### DATASET ENTRIES
Segment Open
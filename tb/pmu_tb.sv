// Self-checking testbench of the power-management unit, at its default
// parameters (48 MHz master clock, levels 0 / 1.2 kHz / 12 MHz / 48 MHz).
//
// The bench counts the pulses of each domain clock over windows of master
// cycles and compares them with CLOCK_HZ / level frequency worked out here:
// after reset all three domains run at 12 MHz (one pulse per 4 master
// cycles); set_freq commands then move single domains to 48 MHz, 1.2 kHz
// (one pulse per 40000 cycles) and stopped; commands naming a missing domain
// or level are ignored; each power mode loads its row of levels. Monitors
// check that a domain clock only rises and falls together with the master
// clock (no shortened or glitch pulses), and that the first pulse at a new
// rate comes within one period of the new rate after the command.
module pmu_tb;
  import dpm_pkg::*;

  logic       clock = 1'b0, rst_n = 1'b1;
  initial #1 rst_n = 1'b0;   // a falling edge, so the asynchronous resets act
  logic       cs = 1'b0;
  logic [7:0] set_freq = '0;
  logic [1:0] power_mode = '0;
  logic       clock_pd1, clock_pd2, clock_pd3;
  level_e [NUM_DOMAINS-1:0] level_pd;
  int checks = 0, failures = 0;
  int cnt [3] = '{0, 0, 0};
  int glitches = 0;

  always #10 clock = ~clock;   // time unit is arbitrary; only cycles matter

  pmu dut (.*);

  always @(posedge clock_pd1) begin cnt[0]++; if (!clock) glitches++; end
  always @(posedge clock_pd2) begin cnt[1]++; if (!clock) glitches++; end
  always @(posedge clock_pd3) begin cnt[2]++; if (!clock) glitches++; end
  always @(negedge clock_pd1) if (clock) glitches++;
  always @(negedge clock_pd2) if (clock) glitches++;
  always @(negedge clock_pd3) if (clock) glitches++;

  task automatic check(input bit cond, input string what);
    checks++;
    if (!cond) begin failures++; $display("FAIL: %s", what); end
  endtask

  // Expected master cycles per pulse of a level; 0 = stopped.
  function automatic int period_of(input level_e l);
    case (l)
      LVL_SLOW:   return 48_000_000 / 1_200;
      LVL_NORMAL: return 48_000_000 / 12_000_000;
      LVL_FAST:   return 1;
      default:    return 0;
    endcase
  endfunction

  // Count pulses over n master cycles and compare with the expected levels.
  task automatic measure(input level_e e1, input level_e e2, input level_e e3, input int n,
                         input string tag);
    level_e exp_l [3];
    int c0 [3];
    exp_l = '{e1, e2, e3};
    c0 = cnt;
    repeat (n) @(posedge clock);
    #1;
    for (int d = 0; d < 3; d++) begin
      int p, got, lo, hi;
      p   = period_of(exp_l[d]);
      got = cnt[d] - c0[d];
      lo  = (p == 0) ? 0 : n / p - 1;
      hi  = (p == 0) ? 0 : n / p + 1;
      check(got >= lo && got <= hi,
            $sformatf("%s: pd%0d %0d pulses in %0d cycles, expected %0d..%0d", tag, d + 1, got, n, lo, hi));
      check(level_pd[d] == exp_l[d], $sformatf("%s: pd%0d level %0d", tag, d + 1, level_pd[d]));
    end
  endtask

  task automatic command(input logic [3:0] dom, input logic [3:0] lvl);
    @(negedge clock);
    cs = 1'b1; set_freq = {dom, lvl};
    @(negedge clock);
    cs = 1'b0; set_freq = 8'($urandom);
  endtask

  task automatic set_mode(input logic [1:0] m);
    @(negedge clock);
    power_mode = m;
    repeat (4) @(negedge clock);   // two-flop synchronizer plus edge detect
  endtask

  initial begin
    repeat (3) @(negedge clock);
    check(cnt[0] == 0 && cnt[1] == 0 && cnt[2] == 0, "no clocks in reset");
    rst_n = 1'b1;
    measure(LVL_NORMAL, LVL_NORMAL, LVL_NORMAL, 400, "after reset");

    command(4'd1, 4'(LVL_FAST));
    measure(LVL_FAST, LVL_NORMAL, LVL_NORMAL, 400, "pd1 fast");
    command(4'd3, 4'(LVL_OFF));
    repeat (4) @(negedge clock);
    measure(LVL_FAST, LVL_NORMAL, LVL_OFF, 400, "pd3 off");

    // pd2 to 1.2 kHz: first pulse within one slow period, then one per 40000
    begin
      int c0, waited;
      command(4'd2, 4'(LVL_SLOW));
      repeat (2) @(negedge clock);
      c0 = cnt[1]; waited = 0;
      while (cnt[1] == c0 && waited < 50000) begin @(posedge clock); waited++; end
      check(waited <= 40000, $sformatf("first slow pulse after %0d cycles", waited));
      c0 = cnt[1]; waited = 0;
      while (cnt[1] == c0 && waited < 50000) begin @(posedge clock); waited++; end
      check(waited == 40000, $sformatf("slow period %0d cycles", waited));
    end
    measure(LVL_FAST, LVL_SLOW, LVL_OFF, 120000, "pd2 slow");

    // ignored commands: domain 0, domain 4, level 4, level 15
    command(4'd0, 4'(LVL_OFF));
    command(4'd4, 4'(LVL_OFF));
    command(4'd1, 4'd4);
    command(4'd1, 4'd15);
    measure(LVL_FAST, LVL_SLOW, LVL_OFF, 400, "ignored commands");

    command(4'd2, 4'(LVL_NORMAL));
    command(4'd3, 4'(LVL_NORMAL));
    repeat (4) @(negedge clock);
    measure(LVL_FAST, LVL_NORMAL, LVL_NORMAL, 400, "back to normal");

    // power modes
    set_mode(2'd2); measure(LVL_FAST,   LVL_FAST,   LVL_FAST,   400, "mode 2");
    set_mode(2'd1); measure(LVL_NORMAL, LVL_OFF,    LVL_OFF,    400, "mode 1");
    set_mode(2'd3); measure(LVL_OFF,    LVL_OFF,    LVL_OFF,    400, "mode 3");
    set_mode(2'd0); measure(LVL_NORMAL, LVL_NORMAL, LVL_NORMAL, 400, "mode 0");
    // a command after a mode overrides that domain only
    command(4'd3, 4'(LVL_FAST));
    measure(LVL_NORMAL, LVL_NORMAL, LVL_FAST, 400, "command after mode");

    // reset returns everything to 12 MHz
    @(negedge clock); rst_n = 1'b0;
    @(negedge clock); rst_n = 1'b1;
    measure(LVL_NORMAL, LVL_NORMAL, LVL_NORMAL, 400, "second reset");

    check(glitches == 0, $sformatf("%0d domain-clock edges not aligned with the master clock", glitches));
    $display("TB_RESULT checks=%0d failures=%0d", checks, failures);
    $finish;
  end

  initial begin
    repeat (400000) @(posedge clock);
    failures++;
    $display("FAIL: watchdog");
    $display("TB_RESULT checks=%0d failures=%0d", checks, failures);
    $finish;
  end

endmodule
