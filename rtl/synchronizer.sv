// Event synchronizer between two clock domains.
//
// A one-cycle pulse on clk_a_in (domain A) is turned into a one-cycle
// pulse on clk_b_out (domain B). The crossing uses a toggle handshake: the
// pulse flips a request flag in A, the flag passes a STAGES-deep flip-flop
// chain into B, where a change of its value makes the output pulse, and the
// value B has seen returns through a second chain to A as acknowledge.
// busy is high in A from the cycle after the pulse until the acknowledge
// has returned; a pulse arriving while busy is ignored (an assertion flags
// it in simulation). Latency: STAGES+1 clk_b edges from the request flip to
// clk_b_out; busy lasts about STAGES+1 clk_b plus STAGES clk_a edges.
//
// The port names follow the block of the same name in the system diagram;
// the handshake, the reset and the stage count are this design's choices.
// rst_n resets both sides asynchronously, so the block can be reset while a
// domain's clock is stopped.
module synchronizer #(
  parameter int unsigned STAGES = 2
) (
  input  logic clk_a,
  input  logic clk_b,
  input  logic rst_n,
  input  logic clk_a_in,
  output logic busy,
  output logic clk_b_out
);

  logic              req_a;          // request toggle, domain A
  logic [STAGES-1:0] req_sync_b;     // request chain into domain B
  logic              req_seen_b;     // last request value acted on in B
  logic [STAGES-1:0] ack_sync_a;     // acknowledge chain back into A

  // Domain A: flip the request when idle.
  always_ff @(posedge clk_a or negedge rst_n) begin
    if (!rst_n) begin
      req_a      <= 1'b0;
      ack_sync_a <= '0;
    end else begin
      ack_sync_a <= {ack_sync_a[STAGES-2:0], req_seen_b};
      if (clk_a_in && !busy)
        req_a <= ~req_a;
    end
  end

  assign busy = req_a != ack_sync_a[STAGES-1];

  // Domain B: a change of the synchronized request is one event.
  always_ff @(posedge clk_b or negedge rst_n) begin
    if (!rst_n) begin
      req_sync_b <= '0;
      req_seen_b <= 1'b0;
      clk_b_out  <= 1'b0;
    end else begin
      req_sync_b <= {req_sync_b[STAGES-2:0], req_a};
      req_seen_b <= req_sync_b[STAGES-1];
      clk_b_out  <= req_sync_b[STAGES-1] != req_seen_b;
    end
  end

  // Events must not be offered while the previous one is still crossing.
  a_no_pulse_when_busy: assert property (@(posedge clk_a) disable iff (!rst_n)
    clk_a_in |-> !busy)
    else $warning("synchronizer: event dropped, previous transfer still busy");

  initial assert (STAGES >= 2) else $error("synchronizer: STAGES must be at least 2");

endmodule
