// Self-checking testbench of the event synchronizer.
//
// Two unrelated clocks (period ratio changed between phases, both faster and
// slower destination) carry a series of events. The bench checks that each
// accepted event gives exactly one clk_b_out pulse, that it arrives within
// the expected number of clk_b edges, that busy is high while the event is in
// flight and falls afterwards, and that an event offered while busy is
// ignored. A watchdog ends the run if it hangs.
module synchronizer_tb;

  logic clk_a = 1'b0, clk_b = 1'b0, rst_n = 1'b1;
  initial #1 rst_n = 1'b0;   // a falling edge, so the asynchronous resets act
  logic clk_a_in = 1'b0;
  logic busy, clk_b_out;
  int   checks = 0, failures = 0;
  int   ratio = 0;   // 0: clk_b slower, 1: clk_b faster, 2: clk_b much slower
  int   pulses_b = 0;

  always #5 clk_a = ~clk_a;
  always begin
    case (ratio)
      0:       #7;
      1:       #2;
      default: #23;
    endcase
    clk_b = ~clk_b;
  end

  synchronizer dut (.*);

  always @(posedge clk_b) if (rst_n && clk_b_out) pulses_b++;

  task automatic check(input bit cond, input string what);
    checks++;
    if (!cond) begin failures++; $display("FAIL: %s", what); end
  endtask

  // Send one event and check its crossing.
  task automatic send_event();
    int n0, edges;
    n0 = pulses_b;
    @(negedge clk_a);
    check(!busy, "idle before the event");
    clk_a_in = 1'b1;
    @(negedge clk_a);
    clk_a_in = 1'b0;
    check(busy, "busy after event");
    edges = 0;
    while (pulses_b == n0 && edges < 20) begin @(negedge clk_b); edges++; end
    check(pulses_b == n0 + 1, "one pulse in domain B");
    check(edges >= 2 && edges <= 5, $sformatf("latency %0d clk_b edges", edges));
    repeat (8) @(negedge clk_b);
    repeat (4) @(negedge clk_a);
    check(!busy, "busy released");
    check(pulses_b == n0 + 1, "no extra pulse");
  endtask

  initial begin
    repeat (3) @(negedge clk_a);
    rst_n = 1'b1;
    check(!busy && !clk_b_out, "reset state");
    repeat (5) send_event();
    // Event offered while busy is dropped.
    begin
      int n0;
      n0 = pulses_b;
      @(negedge clk_a); clk_a_in = 1'b1;
      @(negedge clk_a); check(busy, "busy"); // second cycle of a long strobe: ignored
      @(negedge clk_a); clk_a_in = 1'b0;
      repeat (20) @(negedge clk_b);
      repeat (6) @(negedge clk_a);
      check(pulses_b == n0 + 1, "strobe while busy ignored");
    end
    ratio = 1;           // faster destination
    repeat (5) send_event();
    ratio = 2;           // much slower destination
    repeat (3) send_event();
    $display("TB_RESULT checks=%0d failures=%0d", checks, failures);
    $finish;
  end

  initial begin
    #200000;
    failures++;
    $display("FAIL: watchdog");
    $display("TB_RESULT checks=%0d failures=%0d", checks, failures);
    $finish;
  end

endmodule
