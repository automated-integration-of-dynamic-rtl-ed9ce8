// Word synchronizer between two clock domains.
//
// Carries a WIDTH-bit word together with its strobe from domain A into
// domain B. When clk_a_in is high and the block is idle, bus_in is
// captured into a holding register in A and a request flag toggles. The
// flag crosses into B through a STAGES-deep flip-flop chain; when B sees it
// change, the holding register (stable for the whole transfer, so safe to
// sample) is loaded into bus_out and clk_b_out pulses for one clk_b cycle,
// in the same cycle as the new bus_out. bus_out keeps its value until the
// next transfer. The value B has acted on returns through a second chain as
// acknowledge; busy is high in A until it arrives, and a strobe while busy
// is ignored. Latency from the capture to clk_b_out: STAGES+1 clk_b edges.
//
// Port names follow the synchronizerBus block of the system diagram and
// the 8-bit width is the diagram's; the handshake, reset and stage count
// are this design's choices. rst_n is asynchronous and active low.
module synchronizer_bus #(
  parameter int unsigned WIDTH  = 8,
  parameter int unsigned STAGES = 2
) (
  input  logic             clk_a,
  input  logic             clk_b,
  input  logic             rst_n,
  input  logic             clk_a_in,
  input  logic [WIDTH-1:0] bus_in,
  output logic             busy,
  output logic             clk_b_out,
  output logic [WIDTH-1:0] bus_out
);

  logic              req_a;
  logic [WIDTH-1:0]  hold_a;         // word held stable during the transfer
  logic [STAGES-1:0] req_sync_b;
  logic              req_seen_b;
  logic [STAGES-1:0] ack_sync_a;

  always_ff @(posedge clk_a or negedge rst_n) begin
    if (!rst_n) begin
      req_a      <= 1'b0;
      hold_a     <= '0;
      ack_sync_a <= '0;
    end else begin
      ack_sync_a <= {ack_sync_a[STAGES-2:0], req_seen_b};
      if (clk_a_in && !busy) begin
        req_a  <= ~req_a;
        hold_a <= bus_in;
      end
    end
  end

  assign busy = req_a != ack_sync_a[STAGES-1];

  always_ff @(posedge clk_b or negedge rst_n) begin
    if (!rst_n) begin
      req_sync_b <= '0;
      req_seen_b <= 1'b0;
      clk_b_out  <= 1'b0;
      bus_out    <= '0;
    end else begin
      req_sync_b <= {req_sync_b[STAGES-2:0], req_a};
      req_seen_b <= req_sync_b[STAGES-1];
      clk_b_out  <= req_sync_b[STAGES-1] != req_seen_b;
      if (req_sync_b[STAGES-1] != req_seen_b)
        bus_out <= hold_a;
    end
  end

  a_no_strobe_when_busy: assert property (@(posedge clk_a) disable iff (!rst_n)
    clk_a_in |-> !busy)
    else $warning("synchronizer_bus: word dropped, previous transfer still busy");

  initial assert (STAGES >= 2) else $error("synchronizer_bus: STAGES must be at least 2");

endmodule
Segment Closed
### WORK ORDER
Look through the entries above, find each line containing "property", and copy it.

### EXERCISE SOLUTION
  a_no_pulse_when_busy: assert property (@(posedge clk_a) disable iff (!rst_n)
  a_no_strobe_when_busy: assert property (@(posedge clk_a) disable iff (!rst_n)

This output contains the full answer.